- _Task material_
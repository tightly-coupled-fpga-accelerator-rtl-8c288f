// cs_cpu: cross station of a hard-core CPU on the bufferless ring.
//
// The CPU is both the dependency manager (it produces ready tasks) and an
// execution unit, so this station has an inject queue and an eject queue
// around its ring slot.
//   * Eject: a valid flit arriving on ring_in is taken off into the eject
//     queue if it is addressed to STATION_ID, or if its I-Tag is already set,
//     and the queue has room.
//   * I-Tag: any other valid flit passes into the slot with its I-Tag set. A
//     flit that reaches a CPU station again with the I-Tag set has been round
//     the ring without its EU accepting it; it is handed to the CPU (bounced
//     pulses), which retargets it or runs it itself.
//   * Inject: when no flit is passing (or the passing one was ejected), the
//     head of the inject queue enters the slot with its I-Tag cleared. Traffic
//     already on the ring always has priority, so a task waits in the inject
//     queue until it meets an empty slot.
// Timing: a task pushed in cycle t can be in the slot (ring_out) at t+1 and
// in the eject queue of the next station at t+2.
module cs_cpu
  import md_pkg::*;
#(
  parameter int unsigned STATION_ID = 73,
  parameter int unsigned EJ_DEPTH   = 8,
  parameter int unsigned INJ_DEPTH  = 8
) (
  input  logic  clk,
  input  logic  rst_n,
  input  flit_t ring_in,
  output flit_t ring_out,
  // CPU side: inject queue
  input  logic  inj_push,
  input  flit_t inj_task,
  output logic  inj_full,
  // CPU side: eject queue
  input  logic  ej_pop,
  output flit_t ej_task,
  output logic  ej_valid,
  output logic [$clog2(EJ_DEPTH+1)-1:0] ej_count,
  // event pulses
  output logic  injected,
  output logic  inj_stalled,
  output logic  bounced
);
  logic  want_eject, take, ej_full, ej_empty, inj_empty, slot_free, do_inj;
  flit_t slot, inj_head, passing;
  logic [$clog2(INJ_DEPTH+1)-1:0] inj_count;

  assign want_eject = ring_in.valid &&
                      ((ring_in.dst == EU_ID_W'(STATION_ID)) || ring_in.itag);
  assign take       = want_eject && !ej_full;
  assign slot_free  = !ring_in.valid || take;
  assign do_inj     = slot_free && !inj_empty;

  assign injected    = do_inj;
  assign inj_stalled = !inj_empty && !slot_free;
  assign bounced     = take && ring_in.itag && (ring_in.dst != EU_ID_W'(STATION_ID));

  always_comb begin
    passing      = ring_in;
    passing.itag = 1'b1;
  end

  always_ff @(posedge clk or negedge rst_n) begin
    if (!rst_n) begin
      slot <= '0;
    end else if (do_inj) begin
      slot       <= inj_head;
      slot.valid <= 1'b1;
      slot.itag  <= 1'b0;
    end else if (slot_free) begin
      slot <= '0;
    end else begin
      slot <= passing;
    end
  end
  assign ring_out = slot;

  sync_fifo #(.W(FLIT_W), .DEPTH(INJ_DEPTH)) u_inject (
    .clk, .rst_n,
    .push (inj_push),
    .din  (inj_task),
    .pop  (do_inj),
    .dout (inj_head),
    .full (inj_full),
    .empty(inj_empty),
    .count(inj_count)
  );

  sync_fifo #(.W(FLIT_W), .DEPTH(EJ_DEPTH)) u_eject (
    .clk, .rst_n,
    .push (take),
    .din  (ring_in),
    .pop  (ej_pop),
    .dout (ej_task),
    .full (ej_full),
    .empty(ej_empty),
    .count(ej_count)
  );
  assign ej_valid = !ej_empty;

endmodule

- _Task to complete_
Reply with only the number of lines in the entries that hold the word "into".

- _Worked solution_
2